SALU represents i1 as just one bit but VALU as 64bits: 0/1 and 0/(0xffffffffffffffff & EXEC) respectively.
SALU uses one-bit conditional flag SCC but VALU - VCC that is a pair of 32-bit SGPRs

To expose SCC to the VALU context we need to convert the one-bit boolean value to the appropriate 64bit.
To return back to the SALU context we need to do the opposite.

To correctly convert 64bit VALU boolean to either 0 or 1 we need to filter out the bits corresponding to the inactive lanes.

Diff Detail

Event Timeline

alex-t created this revision.Sep 16 2021, 10:33 AM
alex-t requested review of this revision.Sep 16 2021, 10:33 AM
Herald added a project: Restricted Project. · View Herald TranscriptSep 16 2021, 10:33 AM
Herald added a subscriber: wdng. · View Herald Transcript

When we pass the scalar i1 values to uniform VALU instructions
we use the fllowing representation: false - 0, true - 0xffffffffffffffff.
VALU instructions only process the olanes that are active, that is controlled by the EXEC mask.
We need to filter out odd bits when copy the computation result back to SCC.

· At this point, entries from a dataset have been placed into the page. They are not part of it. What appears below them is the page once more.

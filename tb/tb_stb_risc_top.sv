// tb_stb_risc_top: end-to-end test of the processor with its memories, at
// the default parameters, running the two ways of doing the iDCT.
//
// Program and data are loaded through the system-side port while the core
// is in reset; results are read back through it after the core halts.
// 1. Software path: one 8-point inverse DCT of two vectors at once (one
//    per 16-bit lane), written directly from the cosine definition with
//    MACKL/MACK on the constant bank, even and odd partial sums kept
//    apart and joined with HADD. Checked against real arithmetic with
//    a tolerance of 9 for the eight Q15 truncations.
// 2. IDCT-instruction path: a full 8 x 8 two-dimensional inverse DCT: eight
//    row transforms (IDCT on four registers at a time), a transpose in
//    software with shifts, masks and OR, eight column transforms. Checked
//    against the two-dimensional transform in real arithmetic (tolerance
//    4 for intermediate rounding).
// The run must make each mechanism happen at least once: bypass, taken
// branch and delay slot, load, store, MAC, HADD, IDCT, and one deliberate
// write-back collision; their counts are printed.
module tb_stb_risc_top;
  import risc_pkg::*;
  import tb_prog_pkg::*;

  localparam int SW_IN = 32'h200, SW_OUT = 32'h240, BLK = 32'h000, TRN = 32'h080;

  logic clk = 1'b0, rst_n = 1'b0;
  always #5 clk = ~clk;

  logic  host_sel, host_we;
  word_t host_addr, host_wdata, host_rdata, pc;
  logic  flag_zero, flag_negative, wb_conflict, branch_taken;
  logic  [2:0] bypass_hit;

  stb_risc_top dut (.*);

  int checks = 0, failures = 0, cycles = 0;
  int n_bypass = 0, n_conflict = 0, n_branch = 0, n_mac = 0, n_hadd = 0, n_idct = 0, n_ld = 0, n_st = 0;

  always @(posedge clk) if (rst_n) begin
    cycles++;
    if (|bypass_hit) n_bypass++;
    if (wb_conflict) n_conflict++;
    if (branch_taken) n_branch++;
    if (dut.u_core.mac_o.valid) n_mac++;
    if (dut.u_core.hadd_s.valid || dut.u_core.hadd_l.valid) n_hadd++;
    if (dut.u_core.idct_v) n_idct++;
    if (dut.u_core.ld_wb.valid) n_ld++;
    if (dut.dmem_we) n_st++;
  end

  task automatic host_write(bit sel, int addr, word_t d);
    @(negedge clk); host_sel = sel; host_addr = word_t'(addr); host_wdata = d; host_we = 1;
    @(negedge clk); host_we = 0;
  endtask
  task automatic host_read(int addr, output word_t d);
    @(negedge clk); host_sel = 1; host_addr = word_t'(addr); host_we = 0;
    #1 d = host_rdata;
  endtask
  task automatic chk(string what, int got, int exp, int tol, inout int maxd);
    int d; d = got - exp; if (d < 0) d = -d;
    if (d > maxd) maxd = d;
    checks++;
    if (d > tol) begin failures++; $display("FAIL %s got %0d exp %0d", what, got, exp); end
  endtask
  task automatic count(string what, int n);
    checks++;
    $display("  %-10s %0d", what, n);
    if (n == 0) begin failures++; $display("FAIL %s never happened", what); end
  endtask

  // cosine index m of cos(m*pi/16) folded into the constant bank 0..15
  function automatic int kidx(int n, int k);
    int m; m = ((2*n+1)*k) % 32;
    return (m <= 16) ? m : 32 - m;
  endfunction

  int    xa [8], xb [8];
  int    blk [8][8];
  real   y [8][8];
  word_t halt_pc, d;

  initial begin
    int md1, md2;
    host_sel = 0; host_we = 0; host_addr = 0; host_wdata = 0;
    md1 = 0; md2 = 0;

    // ---------------------------------------------------------- data
    for (int k = 0; k < 8; k++) begin
      xa[k] = int'($urandom % 1601) - 800;
      xb[k] = int'($urandom % 1601) - 800;
    end
    for (int r = 0; r < 8; r++)
      for (int c = 0; c < 8; c++)
        blk[r][c] = (r == 0 && c == 0) ? int'($urandom % 301) - 150 : int'($urandom % 41) - 20;

    // ---------------------------------------------------------- program
    prog_reset();
    alu_i(OP_ADDI, 31, 0, 16'd16);    // shift distance used by the transpose
    // software path: inputs r1..r8, even sums r9..r16, odd sums r17..r24
    for (int k = 0; k < 8; k++) lw((1 + k), 0, 16'(SW_IN + 4*k));
    for (int k = 0; k < 8; k++)
      for (int n = 0; n < 8; n++) begin
        int acc; acc = (k % 2 == 0) ? 9 + n : 17 + n;
        media((k < 2) ? MD_MACKL : MD_MACK, acc, (1 + k), (kidx(n, k)));
      end
    for (int n = 0; n < 8; n++) media(MD_HADD, (9 + n), (9 + n), (17 + n));
    for (int n = 0; n < 8; n++) sw((9 + n), 0, 16'(SW_OUT + 4*n));

    // IDCT path, rows: two groups of four rows in r4..r19
    for (int g = 0; g < 2; g++) begin
      for (int w = 0; w < 16; w++) lw((4 + w), 0, 16'(BLK + 64*g + 4*w));
      for (int r = 0; r < 4; r++) idct((4 + 4*r));
      for (int w = 0; w < 16; w++) sw((4 + w), 0, 16'(BLK + 64*g + 4*w));
    end
    // transpose: T[c][i] = {a[2i][c], a[2i+1][c]}
    lhi(30, 16'hffff);
    for (int i = 0; i < 4; i++)
      for (int j = 0; j < 4; j++) begin
        int b; b = 4 + 6 * ((4*i + j) % 4);
        lw(b, 0, 16'(BLK + 32*i + 4*j));              // W[2i][j]
        lw((b + 1), 0, 16'(BLK + 32*i + 16 + 4*j)); // W[2i+1][j]
        alu_r(ALU_AND, (b + 2), b, 30);
        alu_r(ALU_SRL, (b + 3), (b + 1), 31);     // r31 holds 16
        alu_r(ALU_OR, (b + 2), (b + 2), (b + 3));
        sw((b + 2), 0, 16'(TRN + 32*j + 4*i));      // column 2j
        alu_r(ALU_SLL, (b + 4), b, 31);
        alu_i(OP_ANDI, (b + 5), (b + 1), 16'hffff);
        alu_r(ALU_OR, (b + 4), (b + 4), (b + 5));
        sw((b + 4), 0, 16'(TRN + 32*j + 16 + 4*i)); // column 2j+1
      end
    // columns
    for (int g = 0; g < 2; g++) begin
      for (int w = 0; w < 16; w++) lw((4 + w), 0, 16'(TRN + 64*g + 4*w));
      for (int r = 0; r < 4; r++) idct((4 + 4*r));
      for (int w = 0; w < 16; w++) sw((4 + w), 0, 16'(TRN + 64*g + 4*w));
    end
    // a short counted loop and one deliberate write-back collision
    alu_i(OP_ADDI, 29, 0, 16'd2);
    nop(4);
    begin
      int top, br;
      top = slot();
      alu_i(OP_ADDI, 29, 29, 16'hffff);
      nop(3);
      br = slot();
      sched(encode_i(OP_BNEZ, 29, 0, 16'(4 * (top - br - 1))), '{}, '{29}, '{}, 0);
      emit_raw('0);
    end
    nop(12);
    emit_raw(encode_r(OP_MEDIA, 5'd1, 5'd2, 5'd28, 13'(MD_MACL)));
    nop(4);
    emit_raw(encode_i(OP_ADDI, 27, 0, 16'd5));
    halt_pc = halt(32'h0);

    // ---------------------------------------------------------- load
    for (int i = 0; i < prog.size(); i++) host_write(0, 4*i, prog[i]);
    for (int k = 0; k < 8; k++) host_write(1, SW_IN + 4*k, {16'(xa[k]), 16'(xb[k])});
    for (int r = 0; r < 8; r++)
      for (int j = 0; j < 4; j++) host_write(1, BLK + 16*r + 4*j, {16'(blk[r][2*j]), 16'(blk[r][2*j+1])});

    // ---------------------------------------------------------- run
    @(negedge clk); rst_n = 1;
    while (pc != halt_pc) @(posedge clk);
    repeat (30) @(posedge clk);
    $display("program %0d words, ran %0d cycles, %0d nops inserted by the scheduler",
             prog.size(), cycles, nops_inserted);

    // ---------------------------------------------------------- check 1
    for (int n = 0; n < 8; n++) begin
      real sa, sb;
      sa = 0.0; sb = 0.0;
      for (int k = 0; k < 8; k++) begin
        sa += xa[k] * $cos((2*n+1) * k * 3.14159265358979 / 16.0);
        sb += xb[k] * $cos((2*n+1) * k * 3.14159265358979 / 16.0);
      end
      host_read(SW_OUT + 4*n, d);
      chk($sformatf("sw x%0d.h", n), sx16(d[31:16]), int'($floor(sa + 0.5)), 9, md1);
      chk($sformatf("sw x%0d.l", n), sx16(d[15:0]),  int'($floor(sb + 0.5)), 9, md1);
    end
    // ---------------------------------------------------------- check 2
    for (int r = 0; r < 8; r++)          // row pass
      for (int n = 0; n < 8; n++) begin
        y[r][n] = blk[r][0];
        for (int k = 1; k < 8; k++)
          y[r][n] += blk[r][k] * $cos((2*n+1) * k * 3.14159265358979 / 16.0) / $cos(k * 3.14159265358979 / 16.0);
      end
    for (int c = 0; c < 8; c++)          // column pass, stored as column c
      for (int m = 0; m < 8; m++) begin
        real s; int got;
        s = y[0][c];
        for (int k = 1; k < 8; k++)
          s += y[k][c] * $cos((2*m+1) * k * 3.14159265358979 / 16.0) / $cos(k * 3.14159265358979 / 16.0);
        host_read(TRN + 16*c + 4*(m/2), d);
        got = (m % 2 == 0) ? sx16(d[31:16]) : sx16(d[15:0]);
        chk($sformatf("2d [%0d][%0d]", m, c), got, int'($floor(s + 0.5)), 4, md2);
      end
    $display("largest deviation: software path %0d, IDCT path %0d", md1, md2);
    $display("mechanisms:");
    count("bypass", n_bypass);
    count("branch", n_branch);
    count("load", n_ld);
    count("store", n_st);
    count("mac", n_mac);
    count("hadd", n_hadd);
    count("idct", n_idct);
    count("collision", n_conflict);
    $display("TB_RESULT checks=%0d failures=%0d", checks, failures);
    $finish;
  end

  initial begin
    repeat (20000) @(posedge clk);
    failures++;
    $display("watchdog expired");
    $display("TB_RESULT checks=%0d failures=%0d", checks, failures);
    $finish;
  end
endmodule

Could you add some more description what's going on in failure cases? So that is easy for others to understand the problem. And we also need a test to show the problem.

Needs a more targeted test

The patch looks good to me (modulo the lint warnings).

For the record, the patch fixes a bug uncovered by D108925 (Vulkan CTS failure) - thanks.

alex-t edited the summary of this revision. (Show Details)Sep 17 2021, 10:16 AM
alex-t updated this revision to Diff 373303.Sep 17 2021, 12:16 PM
  • detailed summary
  • MIR test added
  • formatting corrected

IMO, it is more useful to use an end-to-end test ( from LLVM IR to assembly). We do lots of work scattered in different places to deal with boolean values. Things may change in the future, and we may move this logic to other passes.
Btw, I don't know why you were creating a file with the mode 755. I don't know whether it matters in a patch.

llvm/lib/Target/AMDGPU/SIFixSGPRCopies.cpp
604–619

I guess this is just used to skip the newly inserted instruction, no functional change?

612

Please use Exec as variable name.

IMO, it is more useful to use an end-to-end test ( from LLVM IR to assembly). We do lots of work scattered in different places to deal with boolean values. Things may change in the future, and we may move this logic to other passes.

In fact, SIFixSGPRCopies is the only pass that is affected by the change and it runs right after the instruction selection.
Anyway, if you like the *.ll more, so be it.

Btw, I don't know why you were creating a file with the mode 755. I don't know whether it matters in a patch.

It does not matter - just a glitch.
The patch was created on windows and then fed to the 'git apply' on Ubuntu.
Some win2linux magic apparently.

llvm/lib/Target/AMDGPU/SIFixSGPRCopies.cpp
604–619

Yes.

alex-t updated this revision to Diff 373539.Sep 20 2021, 3:40 AM

Test changed to end-to-end variant.
Minor change regarding the variable name.

alex-t marked 2 inline comments as done.Sep 20 2021, 3:41 AM

The patch LGTM. Any different idea from others?

piotr accepted this revision.Sep 21 2021, 1:05 AM
This revision is now accepted and ready to land.Sep 21 2021, 1:05 AM
This revision was landed with ongoing or failed builds.Sep 21 2021, 11:18 AM
This revision was automatically updated to reflect the committed changes.